Für neue Sportarten stellen sich didaktische Fragen neu oder gar erstmalig. Neue didaktische Positionen und Konzepte müssen eng mit pädagogisch begründeten Methodenentscheidungen verknüpft werden. Dabei müssen nicht selten innovative Lehrlernformen entwickelt, erprobt und in den Sportalltag überführt werden, da bisherige, traditionelle Formen der Unterrichtsgestaltung den Anforderungen neuer Sportarten nicht gerecht werden (können). Wodurch zeichnen sich dann diese Konzeptionen aus, welche Elemente enthalten sie und wie verläuft der Prozess der Erarbeitung bzw. Entwicklung. Vorliegende Erfahrungen mit neuen Sportarten orientieren sehr intensiv auf die aktive Einbeziehung der Lernenden mit deren bereits vorhandenen Vorerfahrungen. Sie werden aktiv einbezogen und aufgefordert, sich an der Suche nach Bewegungslösungen und den Entwicklungsschritten dahin mit Ideen und Vorschlägen zu beteiligen. Diese Partizipation muss durch den Sportlehrer entsprechend arrangiert und inszeniert werden. Dazu und dabei werden Kommunikations- und Kooperationsfähigkeiten und die Problem- und Lösungsorientierung entwickelt.

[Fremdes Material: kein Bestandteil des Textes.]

# Low-power FIR filtering core (24-tap, single MAC, built-in self-test)

A 24-tap linear-phase FIR filter core for power- and area-critical devices
such as hearing aids. One multiply-accumulate unit (MAC) does all the work,
serially, one tap per clock. The filter structure, the multiplier
architecture and the number representation inside the multiplier are design
parameters. Together they give a family of seventeen cores that compute the
same result with different power and area. Memory and MAC carry built-in
self-test, and the controller has a scan path.

The architecture follows the study *Architectural trade-offs in the design of
low power FIR filtering cores*, which compares these seventeen cores. The RTL
here is an independent implementation. The sections on departures and own
choices below say where it goes beyond what that study specifies.

The filter computes

    y(n) = alpha + sum_{m=0}^{23} h(m) * x(n-m)

with 16-bit two's complement samples and coefficients and a 36-bit result:
a 32-bit product plus 4 guard bits. `alpha` is the value the accumulator
starts from. Use 0 for a plain filter, or a rounding constant. The taps are
symmetric, h(m) = h(23-m), so only h(0..11) are stored.

## The two filter structures

**Direct form (DF)**, `ARCH = ARCH_DF`. One sample and one coefficient per
cycle, so 24 MAC cycles per output. The coefficient address runs 0..11 and
then back 11..0.

**Folded direct form (FDF)**, `ARCH = ARCH_FDF`, the default. The two samples
that share a coefficient, x(n-m) and x(n-23+m), are read at once through the
RAM's second read port. They are added in a 17-bit pre-adder and multiplied
once, so 12 MAC cycles per output. The pre-added operand is 17 bits wide, so
the multiplier is 16 x 17. With `MULT_P_BOOTH` there is no separate
pre-adder. The two samples go to the multiplier separately, and its Booth
encoder adds them.

### Sample memory as a circular buffer

The 24 x 16 sample RAM is never shifted. A write pointer moves down by one,
modulo 24, for every new sample, and the new sample is written at the new
pointer. Sample x(n-m) then sits at address `(wptr + m) mod 24`.

- Read port 1 uses `wptr + m` from an adder on the read counter.
- Read port 2 (FDF only) has its own down-counter. The counter is loaded with
  `wptr - 1` when the sample is written, so it walks x(n-23), x(n-22) and so on.

### Schedule and pipeline

Cycle 0 is the cycle in which the sample is taken (`x_valid && ready`).

| Step | DF | FDF |
|---|---|---|
| write x(n), load alpha register | cycle 0 | cycle 0 |
| RAM reads (taps / tap pairs) | cycles 1..24 | cycles 1..12, into port registers |
| pre-add, load beta/gamma registers | (with the read) | cycles 2..13 |
| MAC operations (the first restarts from alpha) | cycles 2..25 | cycles 3..14 |
| output storage loaded | cycle 26 | cycle 15 |
| `y_valid` pulse, new `y_out` | cycle 27 | cycle 16 |
| next sample accepted from | cycle 25 | cycle 13 |

The pipeline tail overlaps the write of the next sample. At full rate the MAC
is busy 24 of every 25 cycles (DF) or 12 of every 13 (FDF). At a 10 MHz clock
that allows sample rates up to 400 kHz (DF) or 769 kHz (FDF), far above
audio rates.

## The MAC

`mac` evaluates, on every enabled clock edge:

    acc = 1:  s <= s     + (-1)^neg * beta * gamma
    acc = 0:  s <= alpha + (-1)^neg * beta * gamma

The product is never added up inside the multiplier. Every multiplier
delivers it in carry-save form, as two vectors `out1 + out2`. The MAC then
does the following:

1. It XORs both vectors with the effective `neg`. This is the one's
   complement of each vector.
2. A 36-bit 3:2 carry-save adder (`csa`) adds both vectors to the output of
   the alpha/accumulator multiplexer.
3. A 36-bit carry-look-ahead adder (`cla`) adds the resulting pair and feeds
   the accumulator.

Negation needs a "+1" for each of the two inverted vectors. One enters
through the carry-in of `csa` and the other through the carry-in of `cla`,
so subtraction costs no extra adder.

The carry-save pair is built directly at 36 bits. The alternative, building
32-bit vectors and sign-extending each one separately, does not preserve
their sum.

**Sign-magnitude mode** (`NUMREP = NR_SM`). Two's complement has high
switching activity at the multiplier inputs. In this mode, both operands are
first converted to sign and magnitude (`sm_conv`), and the multiplier works on
unsigned magnitudes. The effective `neg` is `neg ^ sign(beta) ^ sign(gamma)`.
Everything outside the multiplier stays two's complement, so the XOR/carry-in
negation above converts the result back. Magnitudes keep the full operand
width (16 or 17 bits), which lets -32768 convert as well.

With `PREADD = 1` the MAC adds `gamma1 + gamma2` itself, in front of the
multiplier (a pre-add MAC). The filter core does not use this mode except
with `MULT_P_BOOTH`, because FDF places its pre-adder ahead of the gamma
register.

## Multipliers

All five multipliers produce the carry-save pair described above. Each
builds its partial product rows at the 36-bit output width and reduces them
in `pp_tree`. That tree is built at elaboration, level by level, from 3:2
adders (`csa`), 4:2 compressors (`comp42`) or a mix of both.

| `MULT` | module | partial products | tree |
|---|---|---|---|
| `MULT_WD` | `mult_wd` | one AND row per bit of gamma; the sign-bit row is subtracted (inverted row plus a correction row) | 3:2 |
| `MULT_BOOTH` | `mult_booth` | radix-4 Booth: triples {y(2i+1), y(2i), y(2i-1)} of gamma select 0, +-beta, +-2 beta; negative rows inverted, their +1s collected in one correction row | 3:2 |
| `MULT_RG_BOOTH` | `mult_rg_booth` | Booth with the encoder/selector balanced to two gate levels, `(neg^x(j)) & one \| (neg^x(j-1)) & two`, to reduce glitches | 3:2 |
| `MULT_RB_BOOTH` | `mult_rb_booth` | Booth rows as in `mult_booth` | 4:2; a 4:2 compressor is the binary-coded redundant-binary adder |
| `MULT_P_BOOTH` | `mult_p_booth` | Booth encoder with a built-in pre-adder: each slice adds its two bits of both samples and passes its carry to the next slice | mixed 4:2 and 3:2 |

In sign-magnitude mode the multipliers run unsigned (`SIGNED = 0`). The
Booth types then use one extra digit. `MULT_P_BOOTH` is two's complement and
FDF only.

## The seventeen cores

`fir_core #(.ARCH(...), .MULT(...), .NUMREP(...))` covers these settings:

| core | ARCH | MULT | NUMREP |
|---|---|---|---|
| fir_df_booth, fir_df_rb_booth, fir_df_rg_booth, fir_df_wd | `ARCH_DF` | BOOTH, RB_BOOTH, RG_BOOTH, WD | `NR_2SC` |
| the same four with `_sm` | `ARCH_DF` | as above | `NR_SM` |
| fir_fdf_booth, fir_fdf_rb_booth, fir_fdf_rg_booth, fir_fdf_p_booth, fir_fdf_wd | `ARCH_FDF` | BOOTH, RB_BOOTH, RG_BOOTH, P_BOOTH, WD | `NR_2SC` |
| fir_fdf_booth_sm, fir_fdf_rb_booth_sm, fir_fdf_rg_booth_sm, fir_fdf_wd_sm | `ARCH_FDF` | BOOTH, RB_BOOTH, RG_BOOTH, WD | `NR_SM` |

The default is **fir_fdf_wd_sm**: folded, Wallace-Dadda, sign-magnitude. In
the study this was the lowest-power core. Folding roughly halves the power
per sample at under 10 % more area. With a Wallace-Dadda multiplier,
sign-magnitude operands save power. With Booth multipliers they cost power,
because the converters consume more than the multiplier saves. Booth
multipliers are faster, so where speed demands one, two's complement is the
better choice.

## Self-test and scan

**Memory** (`ram_bist`). Isolation multiplexers hand the RAM to a march-test
controller. The test is the 6n march MATS++:

- write 0 to every address, going up;
- going up, read 0 then write 1;
- going down, read 1, write 0, read 0.

"0" and "1" are all-zero and all-one words. The test takes 6 x 24 = 144
cycles. Every read is compared on all read ports, and any mismatch sets a
sticky `ram_bist_fail`. While the test runs, bypass multiplexers on the read
outputs pass the write data input straight through, so test patterns never
reach the logic behind the RAM. Afterwards the memory holds zeros, which is
a clean sample history. `tb_ram_bist_cover` forces each of the 768 cell-bit
stuck-at faults and each of the 48 stuck latch enables in turn. The test
reports every one of them.

**MAC** (`mac_bist`). For `BIST_NPAT` cycles (1024 by default) multiplexers
feed the MAC from a 32-bit LFSR, polynomial x^32+x^22+x^2+x+1 with seed
`32'hACE12468`. Every MAC input comes from a fixed combination of LFSR bits:
alpha, beta, gamma1, gamma2, acc and neg. `acc` is forced to 0 on the first
pattern, so the run does not depend on earlier accumulator contents.

A 36-bit MISR, polynomial x^36+x^25+1, compacts the accumulator value after
every pattern. The test takes 1025 cycles. `mac_signature` then holds the
signature. The core does not judge it. Compare it with the value from a
reference model; `tb_fir_core` and `tb_mac_bist` contain one.

How good are 1024 patterns? `tb_mac_bist_cover` injects every single
stuck-at fault on the MAC's internal nets of the default core, 644 in all.
The nets are the operand magnitudes, both carry-save product vectors, the
negating XORs, the alpha multiplexer, the carry-save and carry-look-ahead
adder outputs, and the effective negate. The signature catches 625 of them
(97.05 %). The 19 it misses are stuck-at-0 faults on bits that are 0
throughout the fault-free run, so no pattern set could expose them:

- bits the reduction tree never drives;
- product bits above the 33-bit unsigned range;
- the operand magnitude MSBs, which are 1 only for the most negative value.

This is a count over RTL nets, not gates, and it excludes the inside of the
reduction tree.

**Scan path.** While `scan_en` is high, the chain shifts one bit per clock:

    scan_in -> controller registers -> LFSR (32) -> MISR (36) -> scan_out

The controller contributes 28 flip-flops, so the whole chain is
96 bits. Scanning corrupts the filter state, so reset the core after use.

While either self-test runs, `ready` is low and samples are refused.

## Interface of `fir_core`

| port | dir | width | meaning |
|---|---|---|---|
| `clk`, `rst_n` | in | 1 | clock; asynchronous active-low reset |
| `x_valid`, `x_in` | in | 1, 16 | sample offer; taken on the clock edge where `ready` is high |
| `alpha` | in | 36 | accumulator start value, sampled with the sample |
| `ready` | out | 1 | a sample can be taken |
| `y_valid`, `y_out` | out | 1, 36 | one-cycle pulse with the new result (output storage register) |
| `ram_bist_start` / `_done` / `_fail` | in / out / out | 1 | memory self-test |
| `mac_bist_start` / `_done`, `mac_signature` | in / out / out | 1, 1, 36 | MAC self-test |
| `scan_en`, `scan_in`, `scan_out` | in, in, out | 1 | scan path |

Start self-tests only while the filter is idle. Run the memory test once
after power-up: the latch RAM has no reset, and the test clears it.

The coefficients are in `fir_pkg::DEFAULT_COEFS`. They come from a 24-tap
Hamming-windowed sinc low-pass with cut-off fs/6, normalised to a DC gain of
0.9 in Q15:

    h(m) = round(0.9 * 2^15 * w(m) s(m) / sum(w s))

The filter passes a carrier at fs/9 and suppresses a distortion at fs/3 by a
factor of about 150. To use other taps, give `coef_rom` a different `COEFS`
table.

## Departures and own choices

- **Taken from the study.** The block structure, the widths (16-bit data,
  36-bit accumulator), 24 taps with 12 stored coefficients, and the latch
  RAM with its 1:24 decoder and 24:1 read multiplexers. Also the cycle
  counts (24 and 12 MACs per output), the MAC datapath with its negate
  scheme, and the sign-magnitude scheme. Also the five multiplier families,
  the 6n memory test, the 1024-pattern MAC test, and scan on the controller.
- **Not specified there, chosen here.**
  - the coefficient values;
  - the handshake (`x_valid`/`ready`/`y_valid`), the pipeline and the
    circular-buffer pointer directions;
  - the LFSR, the MISR and the pattern mapping (the study cites a
    multiplier test it adapted, without details);
  - the march elements of the 6n test;
  - the partial-product sign handling (full sign extension);
  - the tree grouping, the 4-bit look-ahead blocks of the adder, and the
    exact two-gate form of the reduced-glitch encoder;
  - the redundant-binary tree, realised as 4:2 compressors;
  - reset behaviour;
  - `alpha` as a port.
- **Differs from the drawings.**
  - The product's XOR stage is 36 bits rather than 32, as explained above.
  - The MISR sits beside the accumulator, not around it.
  - The coefficient address counter is part of the controller, so that all
    counters are on the scan path.
- **Latches.** `ram_latch` contains intended latches. Each word's latches are
  open while `clk` is low in a write cycle. The write port is driven from
  rising-edge flip-flops, so data is stable while a latch is open. A word
  being written reads its new value late in that cycle.
- **Not modelled.** Power, area, timing and gate-level fault coverage.
  These depend on a cell library and layout. The two coverage testbenches
  above count faults on RTL nets and memory cells only.

## Files

| file | contents |
|---|---|
| `rtl/fir_pkg.sv` | enums `arch_e`, `mult_e`, `numrep_e`; widths; default coefficients; tree-sizing functions |
| `rtl/fir_core.sv` | top level |
| `rtl/fir_ctrl.sv` | controller with scan path |
| `rtl/ram_latch.sv`, `rtl/ram_bist.sv` | latch sample RAM; its 6n self-test wrapper |
| `rtl/coef_rom.sv` | coefficient table and 12:1 multiplexer |
| `rtl/mac.sv`, `rtl/mac_bist.sv` | MAC; MAC with LFSR/MISR self-test |
| `rtl/sm_conv.sv` | two's complement to sign-magnitude |
| `rtl/mult_*.sv`, `rtl/pp_tree.sv`, `rtl/csa.sv`, `rtl/comp42.sv`, `rtl/cla.sv` | multipliers and adders |
| `tb/tb_<module>.sv` | self-checking testbench per module |
| `tb/tb_fir_family.sv` | all seventeen cores on the same stimulus |
| `tb/tb_mac_bist_cover.sv` | stuck-at fault coverage of the MAC self-test |
| `tb/tb_ram_bist_cover.sv` | stuck-at fault coverage of the memory self-test |

## Simulating

Every testbench checks itself and ends with a line
`TB_RESULT checks=N failures=M`. All state that is read is reset, except the
latch RAM, which the testbenches clear by running the memory self-test, so
two-state simulation works. To build and run one testbench with Verilator 5:

    verilator --binary --timing --assert -Irtl -Itb -y rtl +libext+.sv \
        rtl/fir_pkg.sv tb/tb_fir_core.sv --top-module tb_fir_core -Mdir obj
    ./obj/Vtb_fir_core

Replace `tb_fir_core` with any other testbench name.

- `tb_fir_core` runs the default core end to end at full size: both
  self-tests with checks of cycle count and signature, a scan shift, and 306
  samples of the distorted-sine test signal and random full-scale data. It
  checks every output, the latency and the rate, and it runs in seconds.
- `tb_fir_family` runs all seventeen configurations, in about 20 s.
- `tb_mac_bist_cover` and `tb_ram_bist_cover` run one self-test per
  injected fault, about 10 s each.
- The unit testbenches check each block against integer reference models.
  The multipliers are checked in all operand shapes, signed and unsigned.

Die damit verbundene Themenkonstitution fordert auch einen innovativen Erfahrungsaustausch und kritische Diskussionen auf der Ebene der Sportpraktiker und Sportwissenschaftler, um praktische Erfahrungen aus dem Unterricht erschließen und verarbeiten zu können, sie zu dokumentieren und zu reflektieren - als eine Grundlage für die weitere wissenschaftliche Bearbeitung des Themenkomplexes.

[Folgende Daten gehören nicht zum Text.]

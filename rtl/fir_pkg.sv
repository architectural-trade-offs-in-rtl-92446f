// fir_pkg: types and constants shared by the FIR filter core.
//
// The core computes y(n) = sum_{m=0}^{23} h(m) x(n-m) for a 24-tap
// linear-phase low-pass filter with 16-bit samples and coefficients and a
// 36-bit accumulator (32-bit product plus 4 guard bits). The filter family
// is selected by three parameters: the filter structure (direct form or
// folded direct form), the multiplier architecture and the number
// representation used inside the multiplier.
//
// The coefficient values are this design's own: the half of a 24-tap
// Hamming-windowed sinc low-pass with cut-off at fs/6, normalised to a DC
// gain of 0.9 in Q15, h(m) = round(0.9 * 2^15 * w(m) s(m) / sum(w s)),
// s(m) = sin(2 pi (m-11.5)/6) / (pi (m-11.5)),
// w(m) = 0.54 - 0.46 cos(2 pi m / 23). Only h(0..11) are stored; the taps
// are symmetric, h(m) = h(23-m).
package fir_pkg;

  // Filter structure: direct form or folded direct form.
  typedef enum logic {
    ARCH_DF  = 1'b0,
    ARCH_FDF = 1'b1
  } arch_e;

  // Multiplier architecture.
  typedef enum logic [2:0] {
    MULT_WD       = 3'd0,  // Wallace-Dadda, 3:2 tree
    MULT_BOOTH    = 3'd1,  // radix-4 Booth, 3:2 tree
    MULT_RG_BOOTH = 3'd2,  // reduced-glitch Booth, 3:2 tree
    MULT_RB_BOOTH = 3'd3,  // redundant-binary Booth, 4:2 tree
    MULT_P_BOOTH  = 3'd4   // pre-add Booth, mixed 3:2 / 4:2 tree (FDF only)
  } mult_e;

  // Number representation at the multiplier inputs.
  typedef enum logic {
    NR_2SC = 1'b0,  // two's complement
    NR_SM  = 1'b1   // sign-magnitude
  } numrep_e;

  localparam int unsigned DATA_W  = 16;  // sample width
  localparam int unsigned COEF_W  = 16;  // coefficient width
  localparam int unsigned GUARD_W = 4;   // accumulator guard bits
  localparam int unsigned ACC_W   = DATA_W + COEF_W + GUARD_W;  // 36
  localparam int unsigned NTAPS   = 24;
  localparam int unsigned NCOEF   = NTAPS / 2;  // stored coefficients

  typedef logic signed [COEF_W-1:0] coef_t;
  typedef coef_t coef_tab_t [NCOEF];

  localparam coef_tab_t DEFAULT_COEFS = '{
    -16'sd33, -16'sd87, -16'sd73, 16'sd125, 16'sd412, 16'sd323,
    -16'sd489, -16'sd1452, -16'sd1083, 16'sd1689, 16'sd6038, 16'sd9375
  };

  // Rows left after one level of a carry-save reduction tree.
  // mode 0: 3:2 only; 1: 4:2 only (a group of three gets a zero fourth row);
  // 2: 4:2 groups first, a remaining group of three uses a 3:2 adder.
  function automatic int unsigned tree_next(int unsigned n, int unsigned mode);
    int unsigned r;
    if (n <= 2) return n;
    if (mode == 0) begin
      r = 2 * (n / 3) + (n % 3);
    end else begin
      r = 2 * (n / 4);
      if ((n % 4) == 3) r += 2;
      else r += n % 4;
    end
    return r;
  endfunction

  // Number of levels until two rows are left.
  function automatic int unsigned tree_levels(int unsigned n, int unsigned mode);
    int unsigned l;
    int unsigned k;
    l = 0;
    k = n;
    for (int i = 0; i < 32; i++) begin
      if (k > 2) begin
        k = tree_next(k, mode);
        l++;
      end
    end
    return l;
  endfunction

  // Rows present at a given level of the tree (level 0 = input).
  function automatic int unsigned tree_rows(int unsigned n, int unsigned mode,
                                            int unsigned level);
    int unsigned k;
    k = n;
    for (int i = 0; i < 32; i++) begin
      if (i < level) k = tree_next(k, mode);
    end
    return k;
  endfunction

endpackage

In enger Verbindung mit diesen konstituierenden Aufgaben stehen Fragen, wie neue Sport- und Bewegungsthemen ihren Weg in die Wirklichkeit des Sportunterrichts finden, welche Faktoren darauf Einfluss haben bzw. nehmen, wie der Entwicklungsprozess abläuft, wie typische Neuinszenierungen aussehen, welche Hindernisse auftreten können und wie der Gesamtprozess durch die verschiedenen Akteure reflektiert wird.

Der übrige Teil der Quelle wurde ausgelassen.